I like your proverb. OK if I use it sometime?


----------



## panini (Jul 28, 2001)

cakerookie,
Are you plunging the sugar when you take it off the heat to slow the cooking process or are you going right to the marble? How are you making out achieving clear after pulling. Mine akways gets opaque. I can get clear when I pour. 
I know your in a humid place so I assume your at about 20-25% on the glucose. I'm humid here sometimes and I find that adding the glucose when I'm at 120 or so and not in the beginning keeps the sugar malible sp?. I used to have many problems in the past because I was super saturating my sugar using too much glucose. It either got gluie or melted completely.

Zukerig,
You are putting the powdered coloring right into the sugar without a slurry?
I still use milkvise sp? for white. Also, can you still stay clear and pull?

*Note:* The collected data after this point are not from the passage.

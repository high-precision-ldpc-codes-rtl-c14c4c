// ldpc_ref_pkg: reference models used by the testbenches.
//
// mmin_ref evaluates the M-min* operator from its definition,
// min(a, b) - log(1 + exp(-|a - b|)), in floating point with an LSB of 0.5,
// rounds the correction to whole LSBs and clips the result at zero.
// cn_ref computes the expected output messages of the 2-output check node
// update for one node: the stream is reordered as the input forming stage
// does (the running minimum is held back, ties go to the later edge), theta0
// is the in-order M-min* fold of the reordered stream, theta1 folds the
// minimum in last, and the signs follow the product rule with "-sign"
// factors, i.e. s_out(j) = parity of the other sign bits plus the degree.
package ldpc_ref_pkg;

  function automatic int mmin_ref(int a, int b);
    real d, c;
    int  mn, corr;
    mn   = (a < b) ? a : b;
    d    = ((a > b) ? (a - b) : (b - a)) * 0.5;
    c    = $ln(1.0 + $exp(-d)) / 0.5;
    corr = $rtoi(c + 0.5);
    mn   = mn - corr;
    return (mn < 0) ? 0 : mn;
  endfunction

  // mags/signs: inputs of one node; omags/osigns: expected outputs.
  task automatic cn_ref(input int mags[], input int signs[],
                        output int omags[], output int osigns[],
                        output int min_pos);
    int d, mn, acc, th0, th1, par;
    int chi[$];
    d = mags.size();
    omags  = new[d];
    osigns = new[d];
    mn = mags[0];
    min_pos = 0;
    chi.delete();
    for (int k = 1; k < d; k++) begin
      if (mags[k] <= mn) begin
        chi.push_back(mn);
        mn = mags[k];
        min_pos = k;
      end else begin
        chi.push_back(mags[k]);
      end
    end
    acc = chi[0];
    for (int i = 1; i < chi.size(); i++) acc = mmin_ref(chi[i], acc);
    th0 = acc;
    th1 = mmin_ref(mn, th0);
    for (int j = 0; j < d; j++) begin
      par = d % 2;
      for (int k = 0; k < d; k++) if (k != j) par ^= signs[k];
      omags[j]  = (j == min_pos) ? th0 : th1;
      osigns[j] = par;
    end
  endtask

endpackage
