// tb_cnp_p1_sweep: the P = 1 check node processor at the corners of the
// complexity sweep it is meant for: message widths of 5 and 7 bits and
// maximum check degrees from 4 up to 34, the largest degree of the sweep.
// Each corner runs in its own cnp_p1_sweep_harness (random nodes of all
// degrees up to the maximum, outputs against the reference model, d + 2
// latency checked); the results are summed.
module tb_cnp_p1_sweep;
  localparam int NCFG = 4;
  bit done [NCFG];
  int checks [NCFG], failures [NCFG];

  cnp_p1_sweep_harness #(.NM(5), .DCN_MAX(4)) u_5_4 (
    .done(done[0]), .checks(checks[0]), .failures(failures[0]));
  cnp_p1_sweep_harness #(.NM(5), .DCN_MAX(34)) u_5_34 (
    .done(done[1]), .checks(checks[1]), .failures(failures[1]));
  cnp_p1_sweep_harness #(.NM(7), .DCN_MAX(4)) u_7_4 (
    .done(done[2]), .checks(checks[2]), .failures(failures[2]));
  cnp_p1_sweep_harness #(.NM(7), .DCN_MAX(34)) u_7_34 (
    .done(done[3]), .checks(checks[3]), .failures(failures[3]));

  int total_checks, total_failures;

  initial begin
    wait (done[0] && done[1] && done[2] && done[3]);
    total_checks = 0;
    total_failures = 0;
    for (int i = 0; i < NCFG; i++) begin
      total_checks += checks[i];
      total_failures += failures[i];
    end
    $display("TB_RESULT checks=%0d failures=%0d", total_checks, total_failures);
    $finish;
  end

  // outer watchdog, in case a harness never signals done
  initial begin
    #10ms;
    $display("watchdog expired");
    $display("TB_RESULT checks=%0d failures=%0d",
             checks[0] + checks[1] + checks[2] + checks[3],
             failures[0] + failures[1] + failures[2] + failures[3] + 1);
    $finish;
  end
endmodule
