// tb_decode_awgn: whole decoding runs over an AWGN channel with the node
// processors at their default sizes. Two decoders run side by side, each in
// an ldpc_decode_harness with its own random code of the sizes of a
// rate-0.82, length-4095, column-weight-4 code: one with the 2-output check
// node update (P = 1), one with the 3-output update (P = 2). Each harness
// sends 30 frames at 4.0 dB, which must all but at most one decode to the
// sent codeword, and 10 frames at 3.5 dB, which are reported.
module tb_decode_awgn;
  bit done1, done2;
  int checks1, checks2, failures1, failures2;
  int checks, failures;

  ldpc_decode_harness #(.P(1)) u_p1 (.done(done1), .checks(checks1), .failures(failures1));
  ldpc_decode_harness #(.P(2)) u_p2 (.done(done2), .checks(checks2), .failures(failures2));

  initial begin
    wait (done1 && done2);
    checks = checks1 + checks2;
    failures = failures1 + failures2;
    $display("TB_RESULT checks=%0d failures=%0d", checks, failures);
    $finish;
  end

  // outer watchdog, in case a harness never signals done
  initial begin
    #500ms;
    $display("watchdog expired");
    $display("TB_RESULT checks=%0d failures=%0d", checks1 + checks2, failures1 + failures2 + 1);
    $finish;
  end
endmodule
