// tb_decode_quant: whole decoding runs with the two quantisations whose
// bit-true error rates are the main fixed-point comparison for the 2-output
// update: channel LLRs on 6 bits with extrinsic messages on 7 bits (the
// high-precision case), and LLRs and messages both on 5 bits (the
// low-complexity case). Each runs in its own ldpc_decode_harness with P = 1
// on a random code of the sizes of a rate-0.82, length-4095, column-weight-4
// code; the LSB is 0.5 in both cases, so the 5-bit messages saturate at
// +-7.5 and the 7-bit ones at +-31.5. Each harness sends 30 frames at
// 4.0 dB, which must all but at most one decode to the sent codeword, and
// 10 frames at 3.5 dB, which are reported. The error rates themselves are
// printed, not judged: far more frames would be needed for that.
module tb_decode_quant;
  bit done_hi, done_lo;
  int checks_hi, checks_lo, failures_hi, failures_lo;

  ldpc_decode_harness #(.P(1), .NL(6), .NM(7)) u_hi (
    .done(done_hi), .checks(checks_hi), .failures(failures_hi));
  ldpc_decode_harness #(.P(1), .NL(5), .NM(5)) u_lo (
    .done(done_lo), .checks(checks_lo), .failures(failures_lo));

  initial begin
    wait (done_hi && done_lo);
    $display("TB_RESULT checks=%0d failures=%0d", checks_hi + checks_lo,
             failures_hi + failures_lo);
    $finish;
  end

  // outer watchdog, in case a harness never signals done
  initial begin
    #500ms;
    $display("watchdog expired");
    $display("TB_RESULT checks=%0d failures=%0d", checks_hi + checks_lo,
             failures_hi + failures_lo + 1);
    $finish;
  end
endmodule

All this keeping in mind I'm using a medium coarse sugar and not isolmalt.
thanks,pan


----------



## panini (Jul 28, 2001)

CakeRookie,
It all makes sense to me. I really enjoy reading anything about this subjest. I know it seems that I may ask some basic questions, that's because I don't hardly get a chance to create anymore. I was heavy into sugar in the mid 80's when sugar showpieces were a requirement of Exec. Pastry Chefs. Now it is mostly play or to fill a special request. I'm so old that I have never formally switched over to isomalt as most of the younger chefs have. Probably the same reason I'm still hitting persimon woods when golfing.
Sugar is so far, few, and in between that last week I set up, and one of my bladders was cracked and a few of my Maggfleur flower molds have become porous and won't pop.
Stay with it and pass on as much as you learn to keep this art form alive.
I just didn't know if someone developed a way to pull and stay clear. If I remember correctly heating glucose does not change the makeup where as it will change the light corn syrup. I think the only reason for the use is to prevent crystalizing by encapsulating the grains of sugar. I do know that it is best to use a medium coarse sugar. To fine and it gets lumpy inhibiting the disolve. To large and you have to add more water for the disolve. Anyway, I won't bore you further. Posts some pics if you get a chance.
Pan
PS Are they still using resin molds for pieces?


----------



## chrose (Nov 20, 2000)

I have been watching and reading this thread and I'm not sure I agree on several things being said, but my memory isn't good enough to contradict some things without checking my original notes. That being said though I have to take issue with this particular statement.
The reason you do not get a "clear look" when pulling sugar is the fact that you are not pulling air into the sugar when pulling it. In fact when you are pulling the sugar you are cooling it a little at a time. The opaqueness and shinyness that you are seeing is light reflecting off the thousands of microscopic crystals that are forming as it cools. These are not the same hydroscopic crystals that will eat your sugar and turn it into so much dust over time.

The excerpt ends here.